La Cámara Civil revocó el fallo que había rechazado por prescripta la demanda contra Massalin Particulares y condenó a la tabacalera a pagar más de 43 millones de pesos por los daños sufridos por un hombre que fumó durante cincuenta años. El tribunal incluyó una multa por daño punitivo al considerar que la empresa omitió informar adecuadamente sobre los riesgos del tabaco.
Miércoles, 17 de junio de 2026

La Cámara Nacional de Apelaciones en lo Civil, Sala B, hizo lugar parcialmente a la demanda por daños y perjuicios promovida por un hombre que sostuvo haber comenzado a fumar a los 14 años y haber desarrollado una adicción al tabaco que, con el correr de las décadas, le provocó graves consecuencias en su salud. El tribunal revocó así la sentencia de primera instancia, que había rechazado el reclamo por considerarlo prescripto, y condenó a Massalin Particulares S.R.L. a pagar una indemnización que, sumadas todas las partidas reconocidas, asciende a 43.300.000 pesos, según la sentencia a la que tuvo acceso LITIGIO.
Según relató el demandante en su escrito inicial, había iniciado su hábito tabáquico en 1962, en un contexto publicitario que asociaba el consumo de cigarrillos con una imagen moderna y atractiva. Afirmó que recién en 1986, cuando comenzaron a incluirse las leyendas sanitarias en los paquetes, su adicción ya era un hecho consolidado. Tras cincuenta años de consumo sostenido, el 16 de noviembre de 2012, mientras trabajaba como taxista, sufrió un síndrome coronario agudo con infarto que requirió la colocación de tres stents. El hombre falleció en 2021, y la causa fue continuada por su esposa y sus tres hijas en calidad de herederas.
La jueza de primera instancia había hecho lugar a la excepción de prescripción planteada por la tabacalera, al considerar que las afecciones del actor habían comenzado mucho antes de noviembre de 2012, por lo que la acción se encontraba prescripta bajo cualquiera de los plazos legales aplicables. Sin embargo, la magistrada preopinante en la Cámara, Lorena Fernanda Maggio, discrepó con ese criterio. Consideró que el mero conocimiento de antecedentes como la hipertensión o la dislipidemia no permite presumir que el actor tuviera una efectiva conciencia del daño irreversible que le provocaba el tabaco, y fijó el punto de partida de la prescripción en la fecha del episodio cardíaco. Destacó además que recién en mayo de 2013 se implementó operativamente la ley nacional de control del tabaco, lo que marcó un hito en la efectiva concientización de los consumidores.

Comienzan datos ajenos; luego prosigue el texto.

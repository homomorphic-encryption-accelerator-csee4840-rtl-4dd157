// tb_he_pkg: checks the nearest-integer division function of he_pkg against a
// floating-point reference (round half away from zero), including negative
// operands, exact ties and a zero divisor.
module tb_he_pkg;
  import he_pkg::*;
  int checks = 0, failures = 0;

  function automatic longint ref_div(longint a, int w);
    real q;
    if (w == 0) return 0;
    q = real'(a) / real'(w);
    return (q < 0) ? -longint'($floor(-q + 0.5)) : longint'($floor(q + 0.5));
  endfunction

  task automatic check(longint a, int w);
    elem_t got;
    longint exp;
    got = nint_div(prod_t'(a), elem_t'(w));
    exp = ref_div(a, w);
    checks++;
    if (longint'(got) != exp) begin
      failures++;
      $display("FAIL nint_div(%0d, %0d) = %0d, expected %0d", a, w, got, exp);
    end
  endtask

  initial begin
    check(7, 2);  check(-7, 2);  check(5, 2);  check(-5, 2);   // ties
    check(6, 4);  check(-6, 4);  check(10, -4); check(-10, -4);
    check(1, 3);  check(2, 3);   check(-2, 3); check(0, 5);
    check(123, 0);
    check(64'sd3 * 65536 * 65536 + 12345, 65536);
    for (int i = 0; i < 2000; i++) begin
      longint a;
      int w;
      // quotients stay inside the 32-bit result range
      w = int'($urandom_range(1, 1 << 20)) * ($urandom_range(0, 1) ? 1 : -1);
      a = longint'(int'($urandom) / 2) * longint'(w) + longint'(int'($urandom_range(0, 2 << 20))) - (1 << 20);
      check(a, w);
    end
    $display("TB_RESULT checks=%0d failures=%0d", checks, failures);
    $finish;
  end
endmodule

Massalin Particulares omitió su deber de informar
En cuanto al fondo de la cuestión, el voto que resultó mayoritario consideró acreditada la relación de causalidad entre el consumo de cigarrillos y la patología isquémica del actor, sobre la base del dictamen del perito médico de oficio, quien había establecido una incapacidad física del 70% y señalado al tabaquismo como un factor fundamental en el desarrollo de las dolencias cardíacas, respiratorias e hipertensivas del demandante. También se tuvo en cuenta la pericia psiquiátrica, que describió una adicción de tipo compulsivo y no una decisión libre y voluntaria, lo que llevó a descartar el planteo de la demandada sobre la asunción del riesgo por parte de la víctima.
En la sentencia dictada este miércoles 17 de junio, el tribunal concluyó que Massalin Particulares omitió, hasta el año 2013, cumplir adecuadamente con su deber de informar sobre los riesgos del tabaquismo, lo que constituyó una vulneración del derecho a la seguridad de los consumidores. En consecuencia, además de las indemnizaciones por incapacidad sobreviniente, tratamiento psicoterapéutico, gastos médicos y daño moral, la Cámara aplicó una multa civil de 15.000.000 de pesos en concepto de daño punitivo, al considerar que la conducta de la empresa configuró, como mínimo, una culpa grave frente a la salud de sus consumidores.
El fallo no fue unánime. El juez Roberto Parrilli votó en disidencia y sostuvo que la acción se encontraba prescripta, ya que, según el propio relato del actor en su demanda, su adicción ya era un hecho consolidado en 1986, año en que se sancionó la ley que impuso las leyendas sanitarias obligatorias. Para el magistrado, desde esa fecha el actor tomó cabal conocimiento del daño que el tabaco le ocasionaba, por lo que el plazo de prescripción debía contarse desde entonces y no desde el episodio cardíaco de 2012. La jueza Marcela Pérez Pardo acompañó el voto de la Dra. Maggio, conformando así la mayoría que definió la condena.